Later Addition. To me, Dunn's approach as it is implemented after Friedman's test in SPSS is incorrect. It does not adjust for ties in the same fashion as the parent omnibus test (Friedman) does it. Actually, it does not adjust for the ties at all, while it should. (The issue of ties handling is touched in the current answer above.)

The formula of Friedman's test statistic (explained in SPSS Algorithms) is $$\chi^2= \frac{[12/(nk(k+1))]\sum^k C^2-3n(k+1)}{1-\Sigma T/[nk(k^2-1)]}$$

The denominator of the formula contains the adjustment for ties. If $k=2$ then quantity $\Sigma T/[nk(k^2-1)]$ is the proportion of cases in which the two variables are equal (tied).

Consider Friedman test performed with our variables V1 and V2 ($k=2$). The proportion of cases with ties is 287/400=.7175 and the test statistic is 13.460, df=1 with significance p=.00024. But the "Dunn's" comparison computed following SPSS formulas will be

Sample1  Sample2  MeanRank1 MeanRank2 TestStat  StError   Z    Sig2side  AdjSig
  V1       V2      1.54875   1.45125   .0975     .0500  1.9500  .05118  .05118

Nonsignificant. Why? No proper (Friedman style) adjustment for ties was done.

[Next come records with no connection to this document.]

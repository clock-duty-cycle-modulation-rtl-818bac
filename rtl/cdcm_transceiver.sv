// cdcm_transceiver: SerDes-based CDCM transceiver, one end of a full-duplex
// link that carries a clock and data on one line per direction.
//
// Transmit side: cdcm_encoder turns bytes into duty-modulated clock periods
// (10-bit words) and cdcm_serializer sends them at ten bits per link-clock
// period. Receive side: the serial input, after the external input delay
// element, is cut into words by cdcm_deserializer, decoded back into bytes
// by cdcm_decoder, and brought up by cdcm_linkup (delay-tap scan, then bit
// slip). The link is usable when link_up_o is high. The receive clock is
// expected to be recovered from the modulated clock by a PLL outside this
// module (the modulated clock can feed a PLL directly because only its
// rising edge, which never moves, drives the phase detector); here clk and
// clk_bit are simply inputs, phase aligned, with clk_bit = 10 x clk.
// The structure (SerDes, encoder/decoder, IDELAY adjustment and bit slip)
// follows the published design.
//
// Interface: byte streams in the clk domain; serial_o/serial_i on clk_bit;
// idelay_tap_o/idelay_load_o go to the delay element on the receive pin.
// Received bytes are only reported while link_up_o is high.
// pattern_err_o/frame_err_o report broken CDCM patterns and broken byte
// framing while the link is up.
module cdcm_transceiver
  import cdcm_pkg::*;
#(
  parameter int unsigned NTAPS  = 32,
  parameter int unsigned SETTLE = 8,
  parameter int unsigned CHECK  = 64
) (
  input  logic                     clk,
  input  logic                     clk_bit,
  input  logic                     rst,
  // transmit bytes
  input  logic                     tx_valid_i,
  input  link_byte_t               tx_byte_i,
  output logic                     tx_ready_o,
  // received bytes
  output logic                     rx_valid_o,
  output logic                     rx_sop_o,
  output logic [7:0]               rx_byte_o,
  output logic                     rx_idle_o,
  // serial line
  output logic                     serial_o,
  input  logic                     serial_i,
  // input delay control
  output logic [$clog2(NTAPS)-1:0] idelay_tap_o,
  output logic                     idelay_load_o,
  // status
  output logic                     link_up_o,
  output logic [4:0]               slip_count_o,
  output logic                     pattern_err_o,
  output logic                     frame_err_o
);

  cdcm_word_t tx_word, rx_word;
  logic       bitslip;
  logic       dec_valid;
  logic       dec_pat_err, dec_frm_err;

  cdcm_encoder u_enc (
    .clk, .rst,
    .in_valid (tx_valid_i),
    .in_byte  (tx_byte_i),
    .in_ready (tx_ready_o),
    .word_o   (tx_word)
  );

  cdcm_serializer u_ser (
    .clk_bit, .rst,
    .word_i   (tx_word),
    .serial_o (serial_o)
  );

  cdcm_deserializer u_des (
    .clk, .clk_bit, .rst,
    .serial_i  (serial_i),
    .bitslip_i (bitslip),
    .word_o    (rx_word)
  );

  cdcm_decoder u_dec (
    .clk, .rst,
    .word_i        (rx_word),
    .idle_o        (rx_idle_o),
    .byte_valid_o  (dec_valid),
    .byte_sop_o    (rx_sop_o),
    .byte_o        (rx_byte_o),
    .pattern_err_o (dec_pat_err),
    .frame_err_o   (dec_frm_err)
  );

  cdcm_linkup #(.NTAPS(NTAPS), .SETTLE(SETTLE), .CHECK(CHECK)) u_lu (
    .clk, .rst,
    .word_i       (rx_word),
    .tap_o        (idelay_tap_o),
    .tap_load_o   (idelay_load_o),
    .bitslip_o    (bitslip),
    .link_up_o    (link_up_o),
    .slip_count_o (slip_count_o)
  );

  // nothing is passed on before the link is up
  assign rx_valid_o    = dec_valid && link_up_o;
  assign pattern_err_o = dec_pat_err && link_up_o;
  assign frame_err_o   = dec_frm_err && link_up_o;

endmodule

In the presense of only $k=2$ samples in data a correct post hoc pairwise comparison test must give the same result (statistic and p-value) as the omnibus test - it is actually a property which proves that the post hoc test corresponds (is isomorphic) to the parent omnibus test. It is indeed so with Kruskal-Wallis test and Dunn's test - just program it following SPSS Algorithms and test with V1 and V2 as two independent groups, and you'll get same p=.0153 both for KW and for Dunn. But we saw that a similar equivalence is absent in relations between Friedman test and "Dunn's approach" post-Friedman comparison test.

Conclusion. Post hoc multiple comparison test being performed by SPSS (version 22 and earlier) after Friedman's test is defective. Maybe it is correct when there is no ties, but I don't know. The post hoc test does not treat ties the way Friedman does it (while it should). I cannot say anything about the formula of st. error, sqrt[k*(k+1)/(6n)], they are using: it was derived from discrete uniform distribution, but they didn't write how; is it correct? Either the "Dunn's test approach" was adapted to Friedman inadequatly by SPSS or Dunn's test cannot be adapted to Friedman at all.